**Instructions for the task**: Lines containing "that" should be pulled from the material below.

**Records supplied**:
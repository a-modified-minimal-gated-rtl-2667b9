// tb_hidden_module: plays the input module (queue of xh_t), the forget
// path and the activation module around the hidden state module. For each
// step it delivers random f_t / 1-f_t values as sigmoid responses, answers
// each tanh request (randomly delayed acceptance, response 4 cycles later
// from the table rebuilt here), and compares the requested h*_t with
// sat((f*(sat(Whh h >>> W_FL)) + (xh << DATA_FL)) >>> DATA_FL) and h_t
// with sat((f*h_{t-1} + (1-f)*htilde) >>> DATA_FL). Two sequences of
// 3 steps check that the state returns to zero after the last step;
// h_out_ready is withheld at times. Also checks that h_t is offered 7
// cycles after the last tanh value arrives (store, state change, two
// element-wise MAC issues, 3-cycle MAC latency).
module tb_hidden_module;
  import mgu_pkg::*;
  localparam int N = 32, WFL = 12, T = 3, S = 2;
  logic clk = 0, rst_n = 0;
  always #5 clk = ~clk;
  logic [7:0] num_steps = 8'(T);
  logic xh_valid; data_t [N-1:0] xh_vec; logic xh_pop;
  logic act_valid; act_req_t act_req; logic act_ready = 0;
  logic resp_valid = 0; act_resp_t resp = '0;
  logic h_out_valid; data_t [N-1:0] h_out; logic h_out_ready = 0;
  data_t [N-1:0] h_prev; logic h_done, f_free;
  logic wr_en = 0; logic [7:0] wr_row = 0, wr_col = 0; data_t wr_data = 0;
  hidden_module #(.HID(N), .LAYER(1'b0)) dut (.*);
  int checks = 0, failures = 0;
  initial begin
    repeat (50000) @(posedge clk);
    failures++; $display("TB_RESULT checks=%0d failures=%0d", checks, failures); $finish;
  end
  function automatic int sat(longint v);
    return (v > 32767) ? 32767 : (v < -32768) ? -32768 : int'(v);
  endfunction
  function automatic int idx_of(int x);
    int m;
    m = ((x < 0) ? -x : x) >>> 2;
    return (m > 2047) ? 2047 : m;
  endfunction
  function automatic int tanh_ref(int x);
    real e2;
    int t;
    e2 = $exp(2.0 * real'(idx_of(x)) / 256.0);
    t = $rtoi(1024.0 * (e2 - 1.0) / (e2 + 1.0) + 0.5);
    return (x < 0) ? -t : t;
  endfunction

  int w[N][N];
  int xh[S*T][N];
  int qi = 0;
  assign xh_valid = (qi < S*T);
  always_comb for (int j = 0; j < N; j++) xh_vec[j] = data_t'(xh[(qi < S*T) ? qi : 0][j]);
  always @(posedge clk) if (xh_pop) qi <= qi + 1;

  // tanh responder: accepted requests answered 4 cycles later
  act_resp_t tq [int];
  int cyc = 0, t_last_tanh = 0;
  int hp[N], f[N], fc[N], whh[N], hs[N], ht[N];

  initial begin
    repeat (3) @(posedge clk);
    @(negedge clk) rst_n = 1;
    for (int r = 0; r < N; r++) for (int j = 0; j < N; j++) begin
      w[r][j] = int'($urandom_range(4000)) - 2000;
      @(negedge clk); wr_en = 1; wr_row = 8'(r); wr_col = 8'(j); wr_data = data_t'(w[r][j]);
    end
    for (int v = 0; v < S*T; v++) for (int j = 0; j < N; j++) xh[v][j] = int'($urandom_range(6000)) - 3000;
    @(negedge clk); wr_en = 0;
    for (int s = 0; s < S; s++) begin
      for (int j = 0; j < N; j++) hp[j] = 0;
      for (int t = 0; t < T; t++) begin
        int sent, got_h;
        // reference for this step
        for (int j = 0; j < N; j++) begin
          longint a;
          a = 0;
          for (int k = 0; k < N; k++) a += longint'(hp[k]) * w[k][j];
          whh[j] = sat(a >>> WFL);
          f[j]  = int'($urandom_range(1024));
          fc[j] = 1024 - f[j];
          hs[j] = sat((longint'(f[j]) * whh[j] + (longint'(xh[s*T+t][j]) <<< DATA_FL)) >>> DATA_FL);
          ht[j] = tanh_ref(hs[j]);
        end
        // deliver f_t once the storage is free
        while (!f_free) @(negedge clk);
        for (int j = 0; j < N; j++) begin
          resp_valid = 1; resp = '{port: 1'b0, func: ACT_SIG, idx: IDX_W'(j), y: data_t'(f[j]), yc: data_t'(fc[j])};
          @(negedge clk);
        end
        // a response for the other layer must be ignored
        resp = '{port: 1'b1, func: ACT_SIG, idx: 8'd0, y: 16'sd77, yc: 16'sd77};
        @(negedge clk);
        resp_valid = 0;
        sent = 0; got_h = 0;
        while (!got_h) begin
          cyc++;
          // tanh responses due now
          if (tq.exists(cyc)) begin
            resp_valid = 1; resp = tq[cyc]; tq.delete(cyc);
            if (int'(resp.idx) == N-1) t_last_tanh = cyc;
          end else resp_valid = 0;
          act_ready = ($urandom_range(3) != 0);
          h_out_ready = ($urandom_range(1) != 0);
          #1;
          if (act_valid && act_ready) begin
            int i;
            i = int'(act_req.idx);
            checks++;
            if (act_req.func != ACT_TANH || i != sent || int'($signed(act_req.x)) != hs[i]) begin
              failures++; $display("FAIL s%0d t%0d h* idx %0d: %0d exp %0d", s, t, i, $signed(act_req.x), hs[i]);
            end
            tq[cyc + 4] = '{port: 1'b0, func: ACT_TANH, idx: act_req.idx, y: data_t'(ht[i]), yc: '0};
            sent++;
          end
          if (h_out_valid && h_out_ready) begin
            for (int j = 0; j < N; j++) begin
              int e;
              e = sat((longint'(f[j]) * hp[j] + longint'(fc[j]) * ht[j]) >>> DATA_FL);
              checks++;
              if (int'($signed(h_out[j])) != e) begin
                failures++; $display("FAIL s%0d t%0d h[%0d]=%0d exp %0d", s, t, j, $signed(h_out[j]), e);
              end
              hp[j] = (t == T-1) ? 0 : e;
            end
            got_h = 1;
          end
          @(negedge clk);
          if (got_h) begin
            checks++;
            if (!h_done) begin failures++; $display("FAIL h_done"); end
          end
        end
        h_out_ready = 0; act_ready = 0; resp_valid = 0;
      end
    end
    $display("TB_RESULT checks=%0d failures=%0d", checks, failures);
    $finish;
  end

  // h_t first offered 7 cycles after the last tanh value arrives
  int c2 = 0, last_t = -100;
  always @(negedge clk) begin
    c2++;
    if (resp_valid && resp.func == ACT_TANH && int'(resp.idx) == N-1) last_t = c2;
    if (h_out_valid && !$past(h_out_valid)) begin
      checks++;
      if (c2 - last_t != 7) begin failures++; $display("FAIL h_t latency %0d", c2 - last_t); end
    end
  end
endmodule
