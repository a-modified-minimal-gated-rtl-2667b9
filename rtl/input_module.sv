// input_module: input products xf_t = Wxf x_t + b_f and xh_t = Wxh x_t + b_h.
//
// The part of an MGU_1 step that depends only on the input, so it runs
// ahead of the recurrent part whenever an input vector is buffered.
// Input vectors wait in an input FIFO. For each vector the MAC array
// (HID/PE_LANES processing elements, one lane per hidden unit) is fed one
// input element per cycle together with the matching weight row: first
// the IN_DIM rows of Wxf (the first with MAC_ABC to add b_f), then the
// IN_DIM rows of Wxh (b_h). Each result is rescaled to DATA_FL and pushed
// into its own output FIFO (xf or xh), which the forget and hidden state
// modules pop. Timing: xf_t is ready IN_DIM+3 cycles after the first
// issue, xh_t IN_DIM cycles later (2*IN_DIM+3 in all).
// Weight memory: one row per input element, HID words per row:
//   rows 0..IN_DIM-1 Wxf, rows IN_DIM..2*IN_DIM-1 Wxh, row 2*IN_DIM b_f,
//   row 2*IN_DIM+1 b_h; written one word at a time through wr_*.
// Weights have W_FL fractional bits, inputs IN_FL, biases and outputs
// DATA_FL. The row order, FIFO depths and the load port are this design's.
//
// Lint notes: the 8-bit wr_row/wr_col index arrays with fewer rows or
// columns; writes are range-checked first, so the width truncation is
// harmless. The FIFOs' count outputs are not needed and left open.
module input_module
  import mgu_pkg::*;
#(
  parameter int IN_DIM   = 13,
  parameter int HID      = 32,
  parameter int PE_LANES = 16,
  parameter int IN_FL    = 10,
  parameter int W_FL     = 12,
  parameter int X_DEPTH  = 2,
  parameter int O_DEPTH  = 4
) (
  input  logic                     clk,
  input  logic                     rst_n,
  // input vectors
  input  logic                     x_valid,
  output logic                     x_ready,
  input  data_t [IN_DIM-1:0]       x_vec,
  // weight load
  input  logic                     wr_en,
  input  logic [7:0]               wr_row,
  input  logic [7:0]               wr_col,
  input  data_t                    wr_data,
  // xf_t and xh_t buffers
  output logic                     xf_valid,
  output data_t [HID-1:0]          xf_vec,
  input  logic                     xf_pop,
  output logic                     xh_valid,
  output data_t [HID-1:0]          xh_vec,
  input  logic                     xh_pop
);

  localparam int ROWS   = 2*IN_DIM + 2;
  localparam int NUM_PE = HID / PE_LANES;
  localparam int SH     = IN_FL + W_FL - DATA_FL;
  localparam int KW     = $clog2(2*IN_DIM + 1);

  // ---------------- weight memory
  data_t wmem [ROWS][HID];
  always_ff @(posedge clk) begin
    if (wr_en && int'(wr_row) < ROWS && int'(wr_col) < HID)
      wmem[wr_row][wr_col] <= wr_data;
  end

  // ---------------- buffers
  logic x_empty, x_full, x_pop;
  data_t [IN_DIM-1:0] x_cur;
  sync_fifo #(.WIDTH(IN_DIM*DATA_W), .DEPTH(X_DEPTH)) u_xbuf (
    .clk, .rst_n, .push(x_valid && !x_full), .wr_data(x_vec), .pop(x_pop),
    .rd_data(x_cur), .empty(x_empty), .full(x_full), .count()
  );
  assign x_ready = !x_full;

  logic xf_full, xh_full, xf_empty, xh_empty, xf_push, xh_push;
  data_t [HID-1:0] res_vec;
  sync_fifo #(.WIDTH(HID*DATA_W), .DEPTH(O_DEPTH)) u_xfbuf (
    .clk, .rst_n, .push(xf_push), .wr_data(res_vec), .pop(xf_pop),
    .rd_data(xf_vec), .empty(xf_empty), .full(xf_full), .count()
  );
  sync_fifo #(.WIDTH(HID*DATA_W), .DEPTH(O_DEPTH)) u_xhbuf (
    .clk, .rst_n, .push(xh_push), .wr_data(res_vec), .pop(xh_pop),
    .rd_data(xh_vec), .empty(xh_empty), .full(xh_full), .count()
  );
  assign xf_valid = !xf_empty;
  assign xh_valid = !xh_empty;

  // ---------------- control
  typedef enum logic [1:0] {S_IDLE, S_ISSUE, S_DRAIN} state_t;
  state_t        state;
  logic [KW-1:0] k;          // 0..2*IN_DIM-1
  logic          issue, sel_h, first;
  logic [KW-1:0] elem;
  // tag pipeline aligned with the MAC latency: {last-of-xf, last-of-xh}
  logic [2:0]    tag_f, tag_h;

  assign issue = (state == S_ISSUE);
  assign sel_h = (k >= KW'(IN_DIM));
  assign elem  = sel_h ? k - KW'(IN_DIM) : k;
  assign first = (elem == '0);

  always_ff @(posedge clk) begin
    if (!rst_n) begin
      state <= S_IDLE; k <= '0; tag_f <= '0; tag_h <= '0;
    end else begin
      tag_f <= {tag_f[1:0], issue && (k == KW'(IN_DIM-1))};
      tag_h <= {tag_h[1:0], issue && (k == KW'(2*IN_DIM-1))};
      unique case (state)
        S_IDLE:  if (!x_empty && !xf_full && !xh_full) begin
                   state <= S_ISSUE; k <= '0;
                 end
        S_ISSUE: begin
                   k <= k + 1'b1;
                   if (k == KW'(2*IN_DIM-1)) state <= S_DRAIN;
                 end
        S_DRAIN: if (tag_h[2]) state <= S_IDLE;
        default: state <= S_IDLE;
      endcase
    end
  end

  assign xf_push = tag_f[2];
  assign xh_push = tag_h[2];
  assign x_pop   = tag_h[2];

  // ---------------- MAC array
  data_t a_in;
  data_t b_in [HID];
  acc_t  c_in [HID];
  acc_t  p_out[HID];
  assign a_in = x_cur[elem[$clog2(IN_DIM+1)-1:0]];
  always_comb begin
    for (int j = 0; j < HID; j++) begin
      b_in[j] = wmem[k][j];
      c_in[j] = acc_t'(wmem[sel_h ? 2*IN_DIM+1 : 2*IN_DIM][j]) <<< SH;
    end
  end

  for (genvar g = 0; g < NUM_PE; g++) begin : g_pe
    data_t b_pe [PE_LANES];
    acc_t  c_pe [PE_LANES];
    acc_t  p_pe [PE_LANES];
    data_t a_ln [PE_LANES];
    for (genvar l = 0; l < PE_LANES; l++) begin : g_l
      assign b_pe[l] = b_in[g*PE_LANES+l];
      assign c_pe[l] = c_in[g*PE_LANES+l];
      assign a_ln[l] = '0;
      assign p_out[g*PE_LANES+l] = p_pe[l];
    end
    pe #(.LANES(PE_LANES)) u_pe (
      .clk, .rst_n, .en(issue), .cmd(first ? MAC_ABC : MAC_ABP),
      .lane_mode(1'b0), .a_shared(a_in), .a_lane(a_ln), .b(b_pe), .c(c_pe),
      .p(p_pe)
    );
  end

  always_comb begin
    for (int j = 0; j < HID; j++) res_vec[j] = rescale(p_out[j], SH);
  end

  initial begin
    assert (HID % PE_LANES == 0) else $error("HID must be a multiple of PE_LANES");
    assert (SH >= 0) else $error("IN_FL + W_FL must be at least DATA_FL");
  end

endmodule
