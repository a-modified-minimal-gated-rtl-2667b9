// tb_input_module: loads random Wxf, Wxh, b_f, b_h, pushes several input
// vectors back to back and compares every xf_t and xh_t with
// sat((sum x*W + (b << SH)) >>> SH), SH = IN_FL + W_FL - DATA_FL. Checks
// the schedule: xf_t is written in the (IN_DIM+3)-th cycle counted from its
// first MAC issue and xh_t IN_DIM cycles after xf_t. The outputs are popped slowly at
// first so the output buffers fill and the module must wait.
module tb_input_module;
  import mgu_pkg::*;
  localparam int P = 13, N = 32, WFL = 12, SH = DATA_FL + WFL - DATA_FL, NV = 6;
  logic clk = 0, rst_n = 0;
  always #5 clk = ~clk;
  logic x_valid = 0, x_ready; data_t [P-1:0] x_vec = '0;
  logic wr_en = 0; logic [7:0] wr_row = 0, wr_col = 0; data_t wr_data = 0;
  logic xf_valid, xh_valid, xf_pop = 0, xh_pop = 0; data_t [N-1:0] xf_vec, xh_vec;
  input_module #(.IN_DIM(P), .HID(N)) dut (.*);
  int checks = 0, failures = 0;
  initial begin
    repeat (50000) @(posedge clk);
    failures++; $display("TB_RESULT checks=%0d failures=%0d", checks, failures); $finish;
  end
  function automatic int sat(longint v);
    return (v > 32767) ? 32767 : (v < -32768) ? -32768 : int'(v);
  endfunction
  int w[2*P+2][N];
  int xs[NV][P];
  int cyc = 0, t_issue = -1, t_f = -1;
  always @(negedge clk) begin
    cyc++;
    if (dut.state == 2'd1 && dut.k == 0) t_issue = cyc;
    if (dut.xf_push) begin
      t_f = cyc; checks++;
      if (t_f - t_issue != P + 2) begin failures++; $display("FAIL xf timing %0d", t_f - t_issue); end
    end
    if (dut.xh_push) begin
      checks++;
      if (cyc - t_f != P) begin failures++; $display("FAIL xh timing %0d", cyc - t_f); end
    end
  end
  initial begin
    repeat (3) @(posedge clk);
    @(negedge clk) rst_n = 1;
    for (int r = 0; r < 2*P+2; r++) for (int j = 0; j < N; j++) begin
      w[r][j] = int'($urandom_range(4000)) - 2000;
      @(negedge clk); wr_en = 1; wr_row = 8'(r); wr_col = 8'(j); wr_data = data_t'(w[r][j]);
    end
    @(negedge clk); wr_en = 0;
    fork
      for (int v = 0; v < NV; v++) begin
        for (int k = 0; k < P; k++) xs[v][k] = int'($urandom_range(6000)) - 3000;
        @(negedge clk);
        for (int k = 0; k < P; k++) x_vec[k] = data_t'(xs[v][k]);
        x_valid = 1;
        while (!x_ready) @(negedge clk);
        @(negedge clk); x_valid = 0;
      end
      begin
        repeat (300) @(negedge clk);   // let the output buffers fill
        for (int v = 0; v < NV; v++) begin
          while (!(xf_valid && xh_valid)) @(negedge clk);
          for (int j = 0; j < N; j++) begin
            longint af, ah;
            af = longint'(w[2*P][j]) <<< SH;
            ah = longint'(w[2*P+1][j]) <<< SH;
            for (int k = 0; k < P; k++) begin
              af += longint'(xs[v][k]) * w[k][j];
              ah += longint'(xs[v][k]) * w[P+k][j];
            end
            checks += 2;
            if (int'(xf_vec[j]) != sat(af >>> SH)) begin failures++; $display("FAIL xf v%0d j%0d got %0d exp %0d t=%0t", v, j, xf_vec[j], sat(af >>> SH), $time); end
            if (int'(xh_vec[j]) != sat(ah >>> SH)) begin failures++; $display("FAIL xh v%0d j%0d", v, j); end
          end
          xf_pop = 1; xh_pop = 1; @(negedge clk); xf_pop = 0; xh_pop = 0;
        end
      end
    join
    $display("TB_RESULT checks=%0d failures=%0d", checks, failures);
    $finish;
  end
endmodule
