// output_module: fully connected output layer, y_t = Wo h_t + b_o.
//
// Takes the hidden state of the last MGU_1 layer (valid/ready), feeds its
// HID elements one per cycle with the matching weight rows to a MAC
// processing element with OUT_DIM lanes (the first with MAC_ABC to add the
// bias), and after HID+3 cycles pushes the OUT_DIM results (the predicted
// location) into the output buffer, a FIFO deep enough for a whole
// sequence, from which the host fetches them through y_*. y_push pulses
// for every result written, for the completion counter.
// Weight memory: rows 0..HID-1 hold Wo (row k = weights of h[k]), row HID
// the bias; W_FL fractional bits for weights, DATA_FL for bias and output.
// The original design names the output module and the fully connected output
// layer; the sizes (OUT_DIM = 2 for an x/y location) and the internals are
// this design's.
//
// Lint notes: the 8-bit wr_row/wr_col index arrays with fewer rows or
// columns; writes are range-checked first, so the width truncation is
// harmless. The output FIFO's count output is not needed and left open.
module output_module
  import mgu_pkg::*;
#(
  parameter int HID     = 32,
  parameter int OUT_DIM = 2,
  parameter int W_FL    = 12,
  parameter int Y_DEPTH = 16
) (
  input  logic                clk,
  input  logic                rst_n,
  input  logic                h_valid,
  output logic                h_ready,
  input  data_t [HID-1:0]     h_vec,
  output logic                y_valid,
  output data_t [OUT_DIM-1:0] y_vec,
  input  logic                y_pop,
  output logic                y_push,
  input  logic                wr_en,
  input  logic [7:0]          wr_row,
  input  logic [7:0]          wr_col,
  input  data_t               wr_data
);

  localparam int KW = $clog2(HID + 1);

  data_t wmem [HID+1][OUT_DIM];
  always_ff @(posedge clk) begin
    if (wr_en && int'(wr_row) <= HID && int'(wr_col) < OUT_DIM)
      wmem[wr_row][wr_col] <= wr_data;
  end

  typedef enum logic [1:0] {S_IDLE, S_ISSUE, S_DRAIN} state_t;
  state_t        state;
  logic [KW-1:0] k;
  logic [2:0]    tag;
  logic          issue, y_full, y_empty;
  data_t [HID-1:0]     h_cur;
  data_t [OUT_DIM-1:0] res;

  assign issue   = (state == S_ISSUE);
  assign h_ready = (state == S_IDLE) && !y_full;
  assign y_push  = (state == S_DRAIN) && tag[2];
  assign y_valid = !y_empty;

  always_ff @(posedge clk) begin
    if (!rst_n) begin
      state <= S_IDLE; k <= '0; tag <= '0; h_cur <= '0;
    end else begin
      tag <= {tag[1:0], issue && (k == KW'(HID-1))};
      unique case (state)
        S_IDLE:  if (h_valid && h_ready) begin
                   h_cur <= h_vec; k <= '0; state <= S_ISSUE;
                 end
        S_ISSUE: begin
                   k <= k + 1'b1;
                   if (k == KW'(HID-1)) state <= S_DRAIN;
                 end
        S_DRAIN: if (tag[2]) state <= S_IDLE;
        default: state <= S_IDLE;
      endcase
    end
  end

  data_t a_ln [OUT_DIM];
  data_t b_pe [OUT_DIM];
  acc_t  c_pe [OUT_DIM];
  acc_t  p_pe [OUT_DIM];
  for (genvar l = 0; l < OUT_DIM; l++) begin : g_l
    assign a_ln[l] = '0;
    assign b_pe[l] = wmem[k < KW'(HID) ? k : '0][l];
    assign c_pe[l] = acc_t'(wmem[HID][l]) <<< W_FL;
    assign res[l]  = rescale(p_pe[l], W_FL);
  end

  pe #(.LANES(OUT_DIM)) u_pe (
    .clk, .rst_n, .en(issue), .cmd(k == '0 ? MAC_ABC : MAC_ABP),
    .lane_mode(1'b0), .a_shared(h_cur[k < KW'(HID) ? k : '0]), .a_lane(a_ln),
    .b(b_pe), .c(c_pe), .p(p_pe)
  );

  sync_fifo #(.WIDTH(OUT_DIM*DATA_W), .DEPTH(Y_DEPTH)) u_ybuf (
    .clk, .rst_n, .push(y_push), .wr_data(res), .pop(y_pop),
    .rd_data(y_vec), .empty(y_empty), .full(y_full), .count()
  );

endmodule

**Written response**:
// 3 steps check that the state returns to zero after the last step;
// h_out_ready is withheld at times. Also checks that h_t is offered 7
// The part of an MGU_1 step that depends only on the input, so it runs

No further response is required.